The Power in Validating What You're Going Through
May 8, 2019
When therapist Lori Gottlieb was suddenly dumped by the man she thought she’d marry, the experience shook her so much that she ended up in therapy herself, trying to work through what had happened.
But as she vented to her therapist about the end of the relationship, she says, she found herself downplaying what she’d gone through: It’s not like they were married, after all. They didn’t have kids together. It was upsetting, sure, but it wasn’t the end of the world.
Gottlieb realized she was doing something she’d seen many of her own patients do: measuring her pain on a hierarchy, and minimizing it since she figured it wasn’t as bad as what others might be dealing with.
“I think that we treat our emotional health different from our physical health,” Gottlieb, author of the recent New York Times bestseller Maybe You Should Talk to Someone: A Therapist, HER Therapist, and Our Lives Revealed, tells Shine. “When something feels off in our body, we get it checked out. But emotionally, often we rank our pain: ‘My pain isn’t really that bad.’ We compare our pain to other people.”
It’s easy to internalize the message that what you’re going through is "no biggie." On Twitter, we joke about “first world problems.” On the news, we’re reminded over and over again how bad things are in other communities. “It could be worse” becomes a mantra, trotted out to help us feel better about whatever it is we’re dealing with.
The problem, Gottlieb says, is that our minds don’t work that way.
Even if something doesn’t feel like it should be that big a deal—say, a declined credit card or the death of a great aunt—our emotions aren’t easily reasoned away. “Pain is pain,” she says.
Those feelings of failure and impermanence are just as real as if they were triggered by flunking out of college or the death of a parent. Ranking them low on the mental hierarchy of What Deserves Attention doesn’t make them disappear, but rather the opposite.
“When you try to ignore your feelings, they get bigger because they need attention,” she says. “Soon, you’re dealing with a compounded version of it.” What was something that could’ve been acknowledged, mourned, and processed becomes almost crippling, even impacting your mood or relationships.
Comparing and minimizing your emotions doesn’t just make them bigger—it can also add another layer to the mix. “I think what happens is people feel a lot of shame,” Gottlieb says. “(They think), 'Why should I be depressed? Why should I be anxious? Why am I still grieving after 5 years?'”
That shame can bring on more feelings of inadequacy—"Why am I so bad at dealing with my emotions?"—which adds to the emotional pile-up. It can also stop us from taking advantage of one of the best ways to work through difficult situations: talking them through with friends.
“There’s an emotional toll of holding something inside,” Gottlieb says. “Just giving something a little bit of air, just one conversation with friends, can lift that burden.”
Plus, she points out, being open with your own suffering helps others feel validated with what they’re dealing with. “It helps the person you’re talking to, because that person has more permission to talk about what they’re going through,” Gottlieb says.
So the next time you feel down, or stressed, or overwhelmed—before you minimize it, try acknowledging it.
Give yourself permission to really feel what you’re going through.
That might mean just sitting for a few moments, or calling a friend to unload.
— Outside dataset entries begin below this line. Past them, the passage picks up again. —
// tb_bm_radix2_mul: self-checking test of the radix-2 multiplier-adder.
// Random moduli from both ranges (below and above 2^(N-1)+2^(N-2)), random
// and extreme operands; each result is compared with (a*b+c) mod f computed
// on 64-bit integers, and the start-to-done latency must be N+1 cycles
// (one table-preprocessing cycle plus N iterations).
module tb_bm_radix2_mul;
  localparam int N = 32;
  logic clk = 0, rst_n = 0, start = 0;
  logic [N-1:0] f, a, b, c, result;
  logic busy, done;
  int checks = 0, failures = 0;

  bm_radix2_mul #(.N(N)) dut (.*);

  always #5 clk = ~clk;

  initial begin
    repeat (200000) @(posedge clk);
    failures++;
    $display("watchdog expired");
    $display("TB_RESULT checks=%0d failures=%0d", checks, failures);
    $finish;
  end

  task automatic run(input logic [N-1:0] ff, aa, bb, cc);
    longint unsigned expect_v;
    int cycles;
    f = ff; a = aa; b = bb; c = cc;
    @(negedge clk) start = 1;
    @(negedge clk) start = 0;
    cycles = 0;
    while (!done) begin @(negedge clk); cycles++; end
    expect_v = ((64'(aa) * 64'(bb)) + 64'(cc)) % 64'(ff);
    checks++;
    if (64'(result) != expect_v) begin
      failures++;
      $display("FAIL f=%h a=%h b=%h c=%h got %h expect %h", ff, aa, bb, cc, result, expect_v);
    end
    checks++;
    if (cycles != N + 1) begin
      failures++;
      $display("FAIL latency %0d expected %0d", cycles, N + 1);
    end
  endtask

  function automatic logic [N-1:0] rnd_f(input bit high);
    logic [N-1:0] v;
    v = N'({$urandom, $urandom});
    v[N-1] = 1'b1;
    v[N-2] = high;
    if (v == {1'b1, {(N-1){1'b0}}}) v[0] = 1'b1;
    return v;
  endfunction

  initial begin
    logic [N-1:0] ff;
    repeat (3) @(negedge clk);
    rst_n = 1;
    @(negedge clk);
    // extremes
    ff = {N{1'b1}};
    run(ff, {N{1'b1}}, ff - 1, {N{1'b1}});
    ff = {1'b1, {(N-2){1'b0}}, 1'b1};
    run(ff, {N{1'b1}}, ff - 1, {N{1'b1}});
    run(ff, '0, ff - 1, '0);
    run(ff, 1, ff - 1, 1);
    for (int k = 0; k < 300; k++) begin
      ff = rnd_f(k[0]);
      run(ff, $urandom, $urandom % ff, $urandom);
    end
    $display("TB_RESULT checks=%0d failures=%0d", checks, failures);
    $finish;
  end
endmodule
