// bm_radix2_psi_mul: radix-2 modular multiplication-addition (A*B + C) mod F
// with the modulus given at run time (second Beuchat-Muller scheme).
//
// Same loop as bm_radix2_mul, but the top three bits of T are folded back:
//   T = 2*R + c_i + a_i*B                          (N+2 bits)
//   R = psi(T div 2^(N-1)) + T mod 2^(N-1)        psi(k) = (k*2^(N-1)) mod F
// which keeps R[0] below 2F, so the final reduction is one conditional
// subtraction.  psi(0) = 0 and psi(1) = 2^(N-1) are constants; psi(2..7) sit
// in six registers filled on the fly by two copies of the recurrence
//   psi(k+2) = psi(k) + 2^N - 2F  if that is >= 0, else psi(k) + 2^N - F
// one starting from psi(0) (even entries, Registers 2, 4, 6) and one from
// psi(1) (odd entries, Registers 1, 3, 5).  Registers 5 and 6 run through
// the whole chain; Registers 1/2 load in the first cycle and 3/4 in the first
// two.  As in bm_radix2_mul, one preprocessing cycle is enough because the
// first iterations never address the late entries.
//
// Interface: pulse `start` while idle with a, b, c, f stable; `done` pulses
// N+1 clock edges later; `result` stays valid until the next start.
// Requirements: 2^(N-1) < F < 2^N, B < F.
// The recurrence, the register/mux assignment and the load schedule follow
// the document.  Register 5 is preset to psi(1) = 2^(N-1) when a
// multiplication starts (the odd chain must start there; the document does
// not show how it is initialised).  R is kept on N+1 bits as on the feedback
// path of the data-path drawing.
module bm_radix2_psi_mul #(
  parameter int unsigned N = 32
) (
  input  logic         clk,
  input  logic         rst_n,
  input  logic         start,
  input  logic [N-1:0] f,
  input  logic [N-1:0] a,
  input  logic [N-1:0] b,
  input  logic [N-1:0] c,
  output logic [N-1:0] result,
  output logic         busy,
  output logic         done
);
  logic load, pre, step;
  logic [$clog2(N+2)-1:0] idx;

  horner_ctrl #(.ITERS(N), .PRE(1)) u_ctrl (
    .clk, .rst_n, .start, .load, .pre, .step, .idx, .busy, .done
  );

  logic [N-1:0] f_q, a_q, b_q, c_q;
  logic [N:0]   r_q;

  // ---- psi table -----------------------------------------------------------
  logic [N-1:0] psi_q [1:6];        // Register 1 .. Register 6
  logic [1:0]   phase_q;
  logic         ld1, ld3, ld5;
  logic [N:0]   two_f_m;            // 2F - 2^N
  logic [N-1:0] even_next, odd_next;

  // psi(k) -> psi(k+2): subtract 2F - 2^N; on a negative result add F back.
  function automatic logic [N-1:0] psi_step(input logic [N-1:0] p, input logic [N:0] tfm,
                                            input logic [N-1:0] ff);
    logic [N+1:0] dd;
    dd = {2'b00, p} - {1'b0, tfm};
    return dd[N-1:0] + (ff & {N{dd[N+1]}});
  endfunction

  assign two_f_m   = {f_q, 1'b0} - {1'b1, {N{1'b0}}};
  assign even_next = psi_step(psi_q[6], two_f_m, f_q);
  assign odd_next  = psi_step(psi_q[5], two_f_m, f_q);
  assign ld1 = busy && (phase_q == 2'd0);
  assign ld3 = busy && (phase_q <= 2'd1);
  assign ld5 = busy && (phase_q <= 2'd2);

  // ---- iteration stage -----------------------------------------------------
  logic [N+2:0] t;                  // guard bit above the N+2 of the algorithm
  logic [N-1:0] psi_sel;

  assign t = {1'b0, r_q, 1'b0} + (N+3)'(c_q[N-1]) + (N+3)'(a_q[N-1] ? b_q : '0);

  always_comb begin
    unique case (t[N+1:N-1])
      3'b000:  psi_sel = '0;
      3'b001:  psi_sel = {1'b1, {(N-1){1'b0}}};
      3'b010:  psi_sel = psi_q[2];
      3'b011:  psi_sel = psi_q[1];
      3'b100:  psi_sel = psi_q[4];
      3'b101:  psi_sel = psi_q[3];
      3'b110:  psi_sel = psi_q[6];
      default: psi_sel = psi_q[5];
    endcase
  end

  always_ff @(posedge clk) begin
    if (!rst_n) begin
      f_q <= '0; a_q <= '0; b_q <= '0; c_q <= '0; r_q <= '0; phase_q <= '0;
      for (int k = 1; k <= 6; k++) psi_q[k] <= '0;
    end else if (load) begin
      f_q <= f; a_q <= a; b_q <= b; c_q <= c; r_q <= '0; phase_q <= '0;
      for (int k = 1; k <= 6; k++) psi_q[k] <= '0;
      psi_q[5] <= {1'b1, {(N-1){1'b0}}};      // odd chain starts at psi(1)
    end else begin
      if (busy && phase_q != 2'd3) phase_q <= phase_q + 2'd1;
      if (ld1) begin psi_q[1] <= odd_next; psi_q[2] <= even_next; end
      if (ld3) begin psi_q[3] <= odd_next; psi_q[4] <= even_next; end
      if (ld5) begin psi_q[5] <= odd_next; psi_q[6] <= even_next; end
      if (step) begin
        r_q <= (N+1)'(psi_sel) + (N+1)'(t[N-2:0]);
        a_q <= {a_q[N-2:0], 1'b0};
        c_q <= {c_q[N-2:0], 1'b0};
      end
    end
  end

  // ---- Modred: R[0] < 2F, add 2^N - F and keep the sum if it carries -------
  logic [N-1:0] f_neg;
  logic [N:0]   sum;
  assign f_neg  = ~f_q + 1'b1;
  assign sum    = (N+1)'(r_q[N-1:0]) + (N+1)'(f_neg);
  assign result = (sum[N] | r_q[N]) ? sum[N-1:0] : r_q[N-1:0];

  a_t_width: assert property (@(posedge clk) disable iff (!rst_n) step |-> !t[N+2]);
endmodule
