// shu_gfpn_mul: digit-serial multiplier over GF(P^M) in polynomial basis,
// D coefficients of A per clock, partial result kept reduced (Shu et al.).
//
// Elements are polynomials of degree < M with coefficients mod P, packed
// CW = ceil(log2 P) bits per coefficient, coefficient j at [CW*j +: CW].
// F(x) = x^M + sum f_j x^j is a monic irreducible polynomial fixed at design
// time (FCOEF holds f_0..f_(M-1)).  Each iteration, highest digit group of A
// first:
//   S = x^D * R mod F                          Modshift
//   R = S + sum_j (x^j * a(D*i+j) * B) mod F   Modsum, j = 0..D-1
// Multiplying by x mod F is a shift plus subtracting top*f_j from each
// coefficient; D of them are chained.  After ceil(M/D) iterations R = A*B mod
// F, no final reduction needed.
//
// Interface: pulse `start` while idle with a and b stable; `done` pulses
// ceil(M/D) clock edges later; `result` stays valid until the next start.
// Defaults: P = 3, M = 97, F = x^97 + x^12 + 2 (the field used as example in
// the document) and D = 2 (the digit size of its drawing).
// The iteration follows the document; coefficient encoding (binary value
// 0..P-1) and the handshake are this design's choices.
module shu_gfpn_mul #(
  parameter int unsigned P = 3,
  parameter int unsigned M = 97,
  parameter int unsigned D = 2,
  parameter logic [$clog2(P)*M-1:0] FCOEF = ($clog2(P)*M)'(1) << ($clog2(P)*12) | ($clog2(P)*M)'(2)
) (
  input  logic                   clk,
  input  logic                   rst_n,
  input  logic                   start,
  input  logic [$clog2(P)*M-1:0] a,
  input  logic [$clog2(P)*M-1:0] b,
  output logic [$clog2(P)*M-1:0] result,
  output logic                   busy,
  output logic                   done
);
  localparam int unsigned CW  = $clog2(P);
  localparam int unsigned NIT = (M + D - 1) / D;
  localparam int unsigned MA  = NIT * D;          // A padded to whole digit groups

  typedef logic [CW-1:0] coef_t;
  typedef coef_t poly_t [M];

  function automatic coef_t addp(input coef_t x, input coef_t y);
    logic [CW:0] s;
    s = (CW+1)'(x) + (CW+1)'(y);
    if (s >= (CW+1)'(P)) s = s - (CW+1)'(P);
    return s[CW-1:0];
  endfunction

  function automatic coef_t mulp(input coef_t x, input coef_t y);
    logic [2*CW-1:0] pr;
    pr = (2*CW)'(x) * (2*CW)'(y);
    return CW'(pr % (2*CW)'(P));
  endfunction

  function automatic coef_t negp(input coef_t x);
    return (x == '0) ? '0 : CW'(P) - x;
  endfunction

  // x * r mod F
  function automatic poly_t xtimes(input poly_t r);
    poly_t o;
    coef_t t;
    t = negp(r[M-1]);
    for (int j = 0; j < M; j++) begin
      o[j] = addp((j == 0) ? '0 : r[j-1], mulp(t, FCOEF[CW*j +: CW]));
    end
    return o;
  endfunction

  logic load, pre, step;
  logic [$clog2(NIT+1)-1:0] idx;
  horner_ctrl #(.ITERS(NIT), .PRE(0)) u_ctrl (
    .clk, .rst_n, .start, .load, .pre, .step, .idx, .busy, .done
  );

  coef_t a_q [MA];
  poly_t b_q, r_q, r_d;

  // Modshift: x^D * R mod F
  poly_t shift_c [D+1];
  // Modsum: the D reduced partial products x^j * a * B mod F
  poly_t pp_c [D];

  always_comb begin
    poly_t acc;
    shift_c[0] = r_q;
    for (int s = 0; s < D; s++) shift_c[s+1] = xtimes(shift_c[s]);
    for (int j = 0; j < D; j++) begin
      poly_t pp;
      for (int c = 0; c < M; c++) pp[c] = mulp(a_q[MA-D+j], b_q[c]);
      for (int s = 0; s < j; s++) pp = xtimes(pp);
      pp_c[j] = pp;
    end
    acc = shift_c[D];
    for (int j = 0; j < D; j++)
      for (int c = 0; c < M; c++) acc[c] = addp(acc[c], pp_c[j][c]);
    r_d = acc;
  end

  always_ff @(posedge clk) begin
    if (!rst_n) begin
      for (int c = 0; c < MA; c++) a_q[c] <= '0;
      for (int c = 0; c < M; c++) begin b_q[c] <= '0; r_q[c] <= '0; end
    end else if (load) begin
      for (int c = 0; c < MA; c++) a_q[c] <= (c < M) ? a[CW*c +: CW] : '0;
      for (int c = 0; c < M; c++) begin b_q[c] <= b[CW*c +: CW]; r_q[c] <= '0; end
    end else if (step) begin
      for (int c = MA - 1; c >= D; c--) a_q[c] <= a_q[c-D];
      for (int c = 0; c < D; c++) a_q[c] <= '0;
      r_q <= r_d;
    end
  end

  always_comb
    for (int c = 0; c < M; c++) result[CW*c +: CW] = r_q[c];
endmodule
If it’s an ongoing situation, or something that’s affecting your day-to-day life, consider seeing professional support from a doctor or therapist.
As you process whatever you’re coping with, keep watch for comparisons or minimizers and remind yourself that the mind doesn’t work that way—pain is pain.
The same goes for your friends and loved ones. If someone opens up but then tries to downplay what they’re going through, or adds that it’s probably nothing compared to what you’ve dealt with, gently push back. Gottlieb suggests saying something like, “We don’t need to compare our problems, and I’m interested in what you’re saying.”
Make it clear that what your friend’s saying matters, and that you want them to be able to talk about it.
“You don’t have to be falling apart to be suffering,” Gottlieb says. “If something feels off, go get help before it gets worse. You’ve suffered enough.”